(Task statement):
The span to repeat in the listing below runs from the line containing "the experimental platform." to the line containing "two are wired", inclusive. Repeat it exactly, and only it.

(Dataset extract):
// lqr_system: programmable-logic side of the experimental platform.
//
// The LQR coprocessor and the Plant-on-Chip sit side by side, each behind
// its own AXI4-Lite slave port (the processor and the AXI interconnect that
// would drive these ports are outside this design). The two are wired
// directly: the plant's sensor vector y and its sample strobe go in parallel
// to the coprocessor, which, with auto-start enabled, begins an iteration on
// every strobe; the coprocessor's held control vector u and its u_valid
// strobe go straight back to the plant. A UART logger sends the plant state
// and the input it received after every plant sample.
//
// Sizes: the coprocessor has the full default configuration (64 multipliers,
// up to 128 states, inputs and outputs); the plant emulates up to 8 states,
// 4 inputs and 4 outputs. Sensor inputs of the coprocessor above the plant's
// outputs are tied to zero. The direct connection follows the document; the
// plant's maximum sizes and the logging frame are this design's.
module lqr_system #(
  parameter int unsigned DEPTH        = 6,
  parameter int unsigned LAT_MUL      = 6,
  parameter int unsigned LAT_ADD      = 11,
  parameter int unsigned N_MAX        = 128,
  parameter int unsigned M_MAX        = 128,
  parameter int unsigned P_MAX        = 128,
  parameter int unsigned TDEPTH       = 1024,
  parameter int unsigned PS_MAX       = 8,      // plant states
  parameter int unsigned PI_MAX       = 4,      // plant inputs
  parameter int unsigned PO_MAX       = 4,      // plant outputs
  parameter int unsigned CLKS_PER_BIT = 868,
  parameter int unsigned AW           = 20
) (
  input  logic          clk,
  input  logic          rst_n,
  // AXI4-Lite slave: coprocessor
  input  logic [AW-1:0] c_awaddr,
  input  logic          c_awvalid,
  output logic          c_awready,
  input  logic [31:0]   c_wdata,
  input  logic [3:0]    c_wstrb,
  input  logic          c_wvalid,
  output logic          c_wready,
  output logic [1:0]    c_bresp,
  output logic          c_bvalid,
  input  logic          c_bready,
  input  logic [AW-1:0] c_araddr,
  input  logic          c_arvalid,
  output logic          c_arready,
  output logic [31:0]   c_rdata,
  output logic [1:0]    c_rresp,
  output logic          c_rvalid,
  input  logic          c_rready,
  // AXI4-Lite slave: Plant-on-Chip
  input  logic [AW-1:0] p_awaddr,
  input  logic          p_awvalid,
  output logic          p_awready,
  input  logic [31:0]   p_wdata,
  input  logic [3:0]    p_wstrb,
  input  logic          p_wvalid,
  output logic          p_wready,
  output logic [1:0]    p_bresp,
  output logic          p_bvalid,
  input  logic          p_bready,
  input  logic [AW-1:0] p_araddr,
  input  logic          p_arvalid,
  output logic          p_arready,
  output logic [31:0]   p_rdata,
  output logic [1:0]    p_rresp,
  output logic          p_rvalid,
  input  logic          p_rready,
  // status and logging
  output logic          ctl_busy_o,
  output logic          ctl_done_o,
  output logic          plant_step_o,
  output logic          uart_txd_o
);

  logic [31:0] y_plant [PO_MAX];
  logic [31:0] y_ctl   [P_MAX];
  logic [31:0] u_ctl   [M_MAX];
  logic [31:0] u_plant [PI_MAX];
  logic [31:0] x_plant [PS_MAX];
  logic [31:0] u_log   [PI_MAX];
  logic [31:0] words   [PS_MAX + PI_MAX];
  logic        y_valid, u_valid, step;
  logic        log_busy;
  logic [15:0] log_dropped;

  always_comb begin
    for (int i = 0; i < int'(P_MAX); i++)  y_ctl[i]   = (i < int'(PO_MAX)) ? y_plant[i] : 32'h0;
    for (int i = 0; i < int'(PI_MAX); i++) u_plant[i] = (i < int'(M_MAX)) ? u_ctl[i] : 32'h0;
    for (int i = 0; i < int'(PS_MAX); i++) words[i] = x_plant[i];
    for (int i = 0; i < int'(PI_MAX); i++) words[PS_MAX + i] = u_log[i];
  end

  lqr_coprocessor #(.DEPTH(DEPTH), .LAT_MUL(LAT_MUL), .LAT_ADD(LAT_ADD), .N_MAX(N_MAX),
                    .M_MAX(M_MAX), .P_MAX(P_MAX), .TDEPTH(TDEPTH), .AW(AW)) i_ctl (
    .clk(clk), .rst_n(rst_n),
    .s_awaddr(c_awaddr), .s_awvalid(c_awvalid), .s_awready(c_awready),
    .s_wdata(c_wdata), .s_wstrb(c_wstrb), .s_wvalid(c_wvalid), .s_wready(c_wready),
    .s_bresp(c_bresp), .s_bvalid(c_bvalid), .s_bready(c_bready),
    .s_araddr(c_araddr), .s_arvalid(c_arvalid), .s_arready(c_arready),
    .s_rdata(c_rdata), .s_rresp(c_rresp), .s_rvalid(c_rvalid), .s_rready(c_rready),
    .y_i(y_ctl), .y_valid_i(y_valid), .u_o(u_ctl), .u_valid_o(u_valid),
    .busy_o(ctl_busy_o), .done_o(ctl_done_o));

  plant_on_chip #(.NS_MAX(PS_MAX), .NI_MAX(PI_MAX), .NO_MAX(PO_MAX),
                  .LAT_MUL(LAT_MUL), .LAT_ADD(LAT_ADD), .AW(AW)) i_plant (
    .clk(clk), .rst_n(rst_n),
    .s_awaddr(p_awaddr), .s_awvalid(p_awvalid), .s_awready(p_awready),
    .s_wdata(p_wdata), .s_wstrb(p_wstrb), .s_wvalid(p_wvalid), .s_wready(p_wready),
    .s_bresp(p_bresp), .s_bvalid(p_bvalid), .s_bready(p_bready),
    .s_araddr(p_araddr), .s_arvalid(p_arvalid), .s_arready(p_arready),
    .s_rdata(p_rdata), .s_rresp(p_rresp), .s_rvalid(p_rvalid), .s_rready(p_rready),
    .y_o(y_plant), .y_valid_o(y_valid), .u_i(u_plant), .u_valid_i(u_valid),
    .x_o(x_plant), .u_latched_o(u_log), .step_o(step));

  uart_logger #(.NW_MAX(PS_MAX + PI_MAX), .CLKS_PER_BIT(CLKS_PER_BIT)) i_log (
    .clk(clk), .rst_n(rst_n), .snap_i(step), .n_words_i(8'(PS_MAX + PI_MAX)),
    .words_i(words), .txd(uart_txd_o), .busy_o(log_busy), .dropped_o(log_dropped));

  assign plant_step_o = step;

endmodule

* * *

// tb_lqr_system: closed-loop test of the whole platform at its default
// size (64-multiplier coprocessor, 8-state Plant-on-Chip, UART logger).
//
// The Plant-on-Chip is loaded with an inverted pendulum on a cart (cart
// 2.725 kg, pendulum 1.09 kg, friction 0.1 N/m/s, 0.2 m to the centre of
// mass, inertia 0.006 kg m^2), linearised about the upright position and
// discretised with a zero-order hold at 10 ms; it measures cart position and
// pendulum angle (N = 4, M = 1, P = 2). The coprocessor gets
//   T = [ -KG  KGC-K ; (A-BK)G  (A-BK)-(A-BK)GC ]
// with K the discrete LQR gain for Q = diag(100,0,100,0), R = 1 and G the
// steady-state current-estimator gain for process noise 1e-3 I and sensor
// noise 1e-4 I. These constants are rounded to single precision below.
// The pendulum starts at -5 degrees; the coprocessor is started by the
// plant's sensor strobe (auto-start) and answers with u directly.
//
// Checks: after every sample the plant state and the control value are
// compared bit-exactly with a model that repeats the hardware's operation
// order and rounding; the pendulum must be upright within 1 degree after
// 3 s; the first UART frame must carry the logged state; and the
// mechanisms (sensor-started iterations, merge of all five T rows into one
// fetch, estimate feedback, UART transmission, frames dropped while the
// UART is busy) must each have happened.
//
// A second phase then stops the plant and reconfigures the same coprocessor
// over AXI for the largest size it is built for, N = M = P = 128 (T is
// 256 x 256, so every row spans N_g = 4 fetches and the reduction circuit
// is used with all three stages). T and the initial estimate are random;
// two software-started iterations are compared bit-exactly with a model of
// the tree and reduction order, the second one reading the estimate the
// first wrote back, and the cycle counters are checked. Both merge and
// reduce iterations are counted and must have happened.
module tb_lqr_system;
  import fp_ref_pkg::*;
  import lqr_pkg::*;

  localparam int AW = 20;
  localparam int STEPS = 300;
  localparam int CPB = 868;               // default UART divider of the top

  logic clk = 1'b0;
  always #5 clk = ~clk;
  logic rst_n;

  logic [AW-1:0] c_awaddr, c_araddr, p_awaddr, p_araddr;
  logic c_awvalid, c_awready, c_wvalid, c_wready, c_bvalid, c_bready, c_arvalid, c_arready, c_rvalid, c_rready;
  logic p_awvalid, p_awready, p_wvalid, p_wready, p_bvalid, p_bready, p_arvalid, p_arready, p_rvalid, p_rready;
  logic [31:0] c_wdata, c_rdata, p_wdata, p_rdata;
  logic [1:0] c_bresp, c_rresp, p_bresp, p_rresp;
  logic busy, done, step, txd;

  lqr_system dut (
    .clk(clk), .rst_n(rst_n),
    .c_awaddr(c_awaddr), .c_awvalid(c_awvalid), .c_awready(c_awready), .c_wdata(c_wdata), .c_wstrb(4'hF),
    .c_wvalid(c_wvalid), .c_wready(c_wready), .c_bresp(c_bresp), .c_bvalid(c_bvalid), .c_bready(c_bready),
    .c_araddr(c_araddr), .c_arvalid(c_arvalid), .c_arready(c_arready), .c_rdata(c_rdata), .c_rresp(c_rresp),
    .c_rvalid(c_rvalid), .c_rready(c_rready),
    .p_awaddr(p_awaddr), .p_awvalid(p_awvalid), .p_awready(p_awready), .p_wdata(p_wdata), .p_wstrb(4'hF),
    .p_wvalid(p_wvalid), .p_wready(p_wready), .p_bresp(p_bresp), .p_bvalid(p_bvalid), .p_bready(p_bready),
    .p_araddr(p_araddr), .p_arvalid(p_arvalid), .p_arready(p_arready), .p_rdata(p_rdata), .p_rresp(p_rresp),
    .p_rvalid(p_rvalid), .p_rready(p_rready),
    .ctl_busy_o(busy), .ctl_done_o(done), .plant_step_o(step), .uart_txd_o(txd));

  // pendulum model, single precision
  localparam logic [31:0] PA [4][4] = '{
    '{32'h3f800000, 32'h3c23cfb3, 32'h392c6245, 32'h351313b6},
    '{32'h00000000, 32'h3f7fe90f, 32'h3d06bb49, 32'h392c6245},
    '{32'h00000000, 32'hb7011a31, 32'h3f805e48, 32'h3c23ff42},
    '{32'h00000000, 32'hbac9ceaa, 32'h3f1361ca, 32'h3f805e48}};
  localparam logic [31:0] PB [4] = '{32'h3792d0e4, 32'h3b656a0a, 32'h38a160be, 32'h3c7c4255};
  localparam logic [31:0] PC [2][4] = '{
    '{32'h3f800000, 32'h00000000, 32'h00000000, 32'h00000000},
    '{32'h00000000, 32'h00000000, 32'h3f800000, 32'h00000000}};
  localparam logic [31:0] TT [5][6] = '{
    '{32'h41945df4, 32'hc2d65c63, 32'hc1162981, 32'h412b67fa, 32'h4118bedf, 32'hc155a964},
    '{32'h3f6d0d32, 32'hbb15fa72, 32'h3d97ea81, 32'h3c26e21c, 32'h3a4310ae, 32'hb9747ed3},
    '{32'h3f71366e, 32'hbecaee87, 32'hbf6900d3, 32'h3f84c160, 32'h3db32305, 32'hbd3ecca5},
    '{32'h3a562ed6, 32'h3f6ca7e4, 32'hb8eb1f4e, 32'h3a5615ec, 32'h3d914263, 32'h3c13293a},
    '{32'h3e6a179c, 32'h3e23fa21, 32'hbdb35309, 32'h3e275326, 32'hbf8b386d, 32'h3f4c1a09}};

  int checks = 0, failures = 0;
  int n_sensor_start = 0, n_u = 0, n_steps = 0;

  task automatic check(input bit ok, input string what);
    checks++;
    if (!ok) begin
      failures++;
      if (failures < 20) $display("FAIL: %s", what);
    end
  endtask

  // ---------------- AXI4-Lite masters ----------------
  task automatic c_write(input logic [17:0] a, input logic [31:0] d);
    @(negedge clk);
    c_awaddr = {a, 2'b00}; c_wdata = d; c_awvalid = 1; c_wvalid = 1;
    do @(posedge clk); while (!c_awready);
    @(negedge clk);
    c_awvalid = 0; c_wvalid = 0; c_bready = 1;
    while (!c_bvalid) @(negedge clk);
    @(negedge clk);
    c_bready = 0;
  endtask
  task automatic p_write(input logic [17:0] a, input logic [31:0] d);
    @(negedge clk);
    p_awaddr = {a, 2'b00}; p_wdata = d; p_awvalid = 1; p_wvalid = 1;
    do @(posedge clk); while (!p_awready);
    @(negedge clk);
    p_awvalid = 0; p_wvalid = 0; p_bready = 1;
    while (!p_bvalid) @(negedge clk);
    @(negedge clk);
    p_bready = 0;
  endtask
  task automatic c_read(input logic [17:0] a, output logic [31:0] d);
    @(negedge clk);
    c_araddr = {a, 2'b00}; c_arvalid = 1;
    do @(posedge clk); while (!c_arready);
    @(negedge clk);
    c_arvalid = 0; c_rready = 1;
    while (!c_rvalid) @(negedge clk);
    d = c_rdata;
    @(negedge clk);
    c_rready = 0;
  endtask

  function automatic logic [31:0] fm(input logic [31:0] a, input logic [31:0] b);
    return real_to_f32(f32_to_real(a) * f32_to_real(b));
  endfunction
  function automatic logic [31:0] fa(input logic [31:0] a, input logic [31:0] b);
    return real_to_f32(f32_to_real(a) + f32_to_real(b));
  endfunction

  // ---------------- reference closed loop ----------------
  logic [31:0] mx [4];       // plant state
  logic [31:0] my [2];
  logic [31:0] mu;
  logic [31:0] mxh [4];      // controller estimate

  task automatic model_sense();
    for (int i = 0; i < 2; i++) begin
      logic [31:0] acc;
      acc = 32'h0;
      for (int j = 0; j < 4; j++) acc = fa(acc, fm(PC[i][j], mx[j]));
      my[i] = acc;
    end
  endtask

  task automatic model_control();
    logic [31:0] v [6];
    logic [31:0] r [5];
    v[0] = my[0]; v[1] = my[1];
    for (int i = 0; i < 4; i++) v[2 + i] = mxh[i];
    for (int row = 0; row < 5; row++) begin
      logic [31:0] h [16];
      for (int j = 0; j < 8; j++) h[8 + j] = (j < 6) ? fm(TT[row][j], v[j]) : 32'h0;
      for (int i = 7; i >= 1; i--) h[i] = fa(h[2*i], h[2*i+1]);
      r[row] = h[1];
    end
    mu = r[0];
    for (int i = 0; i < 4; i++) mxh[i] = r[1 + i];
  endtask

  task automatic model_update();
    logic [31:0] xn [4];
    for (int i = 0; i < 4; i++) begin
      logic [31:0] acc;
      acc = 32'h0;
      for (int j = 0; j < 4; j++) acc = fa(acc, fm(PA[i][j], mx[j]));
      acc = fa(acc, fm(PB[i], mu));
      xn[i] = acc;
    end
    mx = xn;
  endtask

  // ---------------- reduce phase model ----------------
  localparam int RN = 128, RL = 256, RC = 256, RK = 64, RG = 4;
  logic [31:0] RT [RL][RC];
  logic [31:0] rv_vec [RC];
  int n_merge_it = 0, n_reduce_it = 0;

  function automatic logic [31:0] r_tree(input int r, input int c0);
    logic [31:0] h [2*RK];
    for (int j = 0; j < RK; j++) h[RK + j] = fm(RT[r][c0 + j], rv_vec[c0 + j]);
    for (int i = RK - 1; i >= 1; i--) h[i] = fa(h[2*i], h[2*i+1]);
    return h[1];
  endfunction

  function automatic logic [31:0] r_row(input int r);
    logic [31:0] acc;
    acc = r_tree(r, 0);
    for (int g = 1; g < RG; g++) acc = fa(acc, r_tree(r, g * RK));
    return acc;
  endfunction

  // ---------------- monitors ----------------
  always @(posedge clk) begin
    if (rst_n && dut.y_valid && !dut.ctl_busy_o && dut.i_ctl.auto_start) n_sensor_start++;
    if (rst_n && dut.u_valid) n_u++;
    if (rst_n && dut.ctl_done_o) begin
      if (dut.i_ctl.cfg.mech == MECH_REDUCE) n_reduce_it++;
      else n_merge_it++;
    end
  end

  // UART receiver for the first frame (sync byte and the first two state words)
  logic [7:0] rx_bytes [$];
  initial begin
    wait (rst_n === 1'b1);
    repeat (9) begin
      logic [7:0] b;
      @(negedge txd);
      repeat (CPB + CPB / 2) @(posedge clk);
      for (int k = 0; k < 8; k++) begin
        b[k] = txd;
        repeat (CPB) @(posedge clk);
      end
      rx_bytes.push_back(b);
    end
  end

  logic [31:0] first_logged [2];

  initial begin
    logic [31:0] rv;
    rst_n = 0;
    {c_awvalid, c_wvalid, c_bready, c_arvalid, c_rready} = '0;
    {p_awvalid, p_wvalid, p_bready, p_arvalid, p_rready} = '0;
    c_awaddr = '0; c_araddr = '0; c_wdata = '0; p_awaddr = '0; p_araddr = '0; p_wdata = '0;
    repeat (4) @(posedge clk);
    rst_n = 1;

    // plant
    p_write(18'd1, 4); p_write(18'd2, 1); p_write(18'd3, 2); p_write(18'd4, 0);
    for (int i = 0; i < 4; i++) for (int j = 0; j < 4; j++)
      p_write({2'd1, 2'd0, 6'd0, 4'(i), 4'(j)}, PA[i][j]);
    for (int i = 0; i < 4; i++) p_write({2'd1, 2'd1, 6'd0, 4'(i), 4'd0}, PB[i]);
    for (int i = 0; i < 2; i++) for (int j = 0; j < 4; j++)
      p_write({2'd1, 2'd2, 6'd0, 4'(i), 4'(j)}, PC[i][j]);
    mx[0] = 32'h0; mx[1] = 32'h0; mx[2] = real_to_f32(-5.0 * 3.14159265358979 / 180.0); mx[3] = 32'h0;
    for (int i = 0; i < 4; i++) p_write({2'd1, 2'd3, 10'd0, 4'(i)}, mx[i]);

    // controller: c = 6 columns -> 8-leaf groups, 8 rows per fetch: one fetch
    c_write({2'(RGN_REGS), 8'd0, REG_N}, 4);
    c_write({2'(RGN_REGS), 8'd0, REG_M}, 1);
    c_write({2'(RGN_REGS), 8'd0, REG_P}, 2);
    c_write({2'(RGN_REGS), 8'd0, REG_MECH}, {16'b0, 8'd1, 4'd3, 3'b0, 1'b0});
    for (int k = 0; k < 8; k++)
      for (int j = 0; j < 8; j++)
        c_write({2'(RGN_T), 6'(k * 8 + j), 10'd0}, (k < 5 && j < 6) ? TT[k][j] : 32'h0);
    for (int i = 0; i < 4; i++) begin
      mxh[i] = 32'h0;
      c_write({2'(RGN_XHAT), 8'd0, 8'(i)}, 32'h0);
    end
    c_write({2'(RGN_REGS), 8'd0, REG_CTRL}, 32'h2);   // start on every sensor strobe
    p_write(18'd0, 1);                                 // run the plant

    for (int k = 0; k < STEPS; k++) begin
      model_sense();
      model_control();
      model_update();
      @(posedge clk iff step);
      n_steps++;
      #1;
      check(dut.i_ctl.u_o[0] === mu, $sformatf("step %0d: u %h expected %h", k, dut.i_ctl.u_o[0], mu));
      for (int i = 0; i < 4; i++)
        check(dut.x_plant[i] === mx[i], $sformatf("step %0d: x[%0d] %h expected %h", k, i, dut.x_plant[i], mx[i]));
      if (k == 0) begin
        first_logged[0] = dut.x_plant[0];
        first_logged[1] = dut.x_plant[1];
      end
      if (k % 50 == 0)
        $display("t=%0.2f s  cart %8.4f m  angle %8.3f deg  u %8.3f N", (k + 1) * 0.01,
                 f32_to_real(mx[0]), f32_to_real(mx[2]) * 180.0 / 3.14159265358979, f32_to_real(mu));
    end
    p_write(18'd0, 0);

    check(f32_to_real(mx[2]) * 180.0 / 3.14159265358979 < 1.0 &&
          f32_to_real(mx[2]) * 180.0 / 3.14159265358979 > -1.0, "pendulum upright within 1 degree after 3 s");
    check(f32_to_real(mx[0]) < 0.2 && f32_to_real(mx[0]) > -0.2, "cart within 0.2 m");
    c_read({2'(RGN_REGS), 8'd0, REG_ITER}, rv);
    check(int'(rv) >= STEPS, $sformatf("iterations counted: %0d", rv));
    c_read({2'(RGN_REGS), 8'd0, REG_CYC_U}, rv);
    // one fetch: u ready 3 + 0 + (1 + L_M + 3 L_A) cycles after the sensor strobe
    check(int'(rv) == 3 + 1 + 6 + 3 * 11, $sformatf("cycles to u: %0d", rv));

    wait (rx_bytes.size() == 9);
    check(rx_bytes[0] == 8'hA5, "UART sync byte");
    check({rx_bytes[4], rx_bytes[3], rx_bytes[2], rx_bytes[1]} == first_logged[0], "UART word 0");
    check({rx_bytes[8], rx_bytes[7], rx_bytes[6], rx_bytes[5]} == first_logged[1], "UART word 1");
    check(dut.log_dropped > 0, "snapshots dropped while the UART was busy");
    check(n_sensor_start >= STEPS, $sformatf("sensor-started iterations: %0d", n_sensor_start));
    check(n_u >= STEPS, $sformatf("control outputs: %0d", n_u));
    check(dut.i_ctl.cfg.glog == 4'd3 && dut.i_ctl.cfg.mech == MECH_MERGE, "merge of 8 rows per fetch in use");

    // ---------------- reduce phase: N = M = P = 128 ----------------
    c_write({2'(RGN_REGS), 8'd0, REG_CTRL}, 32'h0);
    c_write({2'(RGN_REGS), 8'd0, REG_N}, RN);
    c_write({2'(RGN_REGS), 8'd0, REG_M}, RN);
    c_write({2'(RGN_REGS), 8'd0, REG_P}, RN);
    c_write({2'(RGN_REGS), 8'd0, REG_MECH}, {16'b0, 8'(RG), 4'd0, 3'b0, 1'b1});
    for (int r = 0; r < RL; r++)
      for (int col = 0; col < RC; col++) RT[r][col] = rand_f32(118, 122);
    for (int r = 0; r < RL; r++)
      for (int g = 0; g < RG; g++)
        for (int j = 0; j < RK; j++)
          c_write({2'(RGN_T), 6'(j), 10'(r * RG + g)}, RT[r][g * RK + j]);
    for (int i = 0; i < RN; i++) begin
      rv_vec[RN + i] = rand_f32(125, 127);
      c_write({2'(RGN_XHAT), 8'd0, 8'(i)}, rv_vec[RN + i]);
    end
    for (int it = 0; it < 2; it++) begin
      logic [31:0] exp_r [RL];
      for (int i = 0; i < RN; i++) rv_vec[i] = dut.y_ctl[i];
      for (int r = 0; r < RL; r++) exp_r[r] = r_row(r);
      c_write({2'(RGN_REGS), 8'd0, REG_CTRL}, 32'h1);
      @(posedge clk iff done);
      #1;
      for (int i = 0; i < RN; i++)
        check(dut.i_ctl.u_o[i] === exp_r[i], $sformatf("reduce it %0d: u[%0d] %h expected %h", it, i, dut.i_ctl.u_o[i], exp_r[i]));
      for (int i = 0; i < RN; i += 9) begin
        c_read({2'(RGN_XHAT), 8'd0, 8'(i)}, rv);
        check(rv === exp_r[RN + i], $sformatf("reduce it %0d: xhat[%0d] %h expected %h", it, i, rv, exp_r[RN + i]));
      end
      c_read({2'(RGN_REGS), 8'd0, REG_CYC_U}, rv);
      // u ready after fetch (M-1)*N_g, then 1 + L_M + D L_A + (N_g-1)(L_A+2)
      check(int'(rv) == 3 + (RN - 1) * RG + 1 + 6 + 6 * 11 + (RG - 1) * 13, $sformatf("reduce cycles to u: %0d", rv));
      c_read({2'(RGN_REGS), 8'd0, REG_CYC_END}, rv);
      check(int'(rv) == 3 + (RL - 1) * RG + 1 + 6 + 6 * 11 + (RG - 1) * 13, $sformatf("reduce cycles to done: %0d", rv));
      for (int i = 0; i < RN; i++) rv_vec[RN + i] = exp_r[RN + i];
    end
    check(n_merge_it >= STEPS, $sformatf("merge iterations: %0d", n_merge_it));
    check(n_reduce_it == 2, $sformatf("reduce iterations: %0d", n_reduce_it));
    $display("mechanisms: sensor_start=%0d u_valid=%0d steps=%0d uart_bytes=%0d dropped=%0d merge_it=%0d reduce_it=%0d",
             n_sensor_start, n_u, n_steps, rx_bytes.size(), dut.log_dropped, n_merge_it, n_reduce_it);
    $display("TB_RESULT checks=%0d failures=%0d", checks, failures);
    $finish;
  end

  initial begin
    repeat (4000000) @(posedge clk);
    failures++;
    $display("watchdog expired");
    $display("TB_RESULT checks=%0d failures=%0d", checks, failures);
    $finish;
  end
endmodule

(Output below):
// lqr_system: programmable-logic side of the experimental platform.
//
// The LQR coprocessor and the Plant-on-Chip sit side by side, each behind
// its own AXI4-Lite slave port (the processor and the AXI interconnect that
// would drive these ports are outside this design). The two are wired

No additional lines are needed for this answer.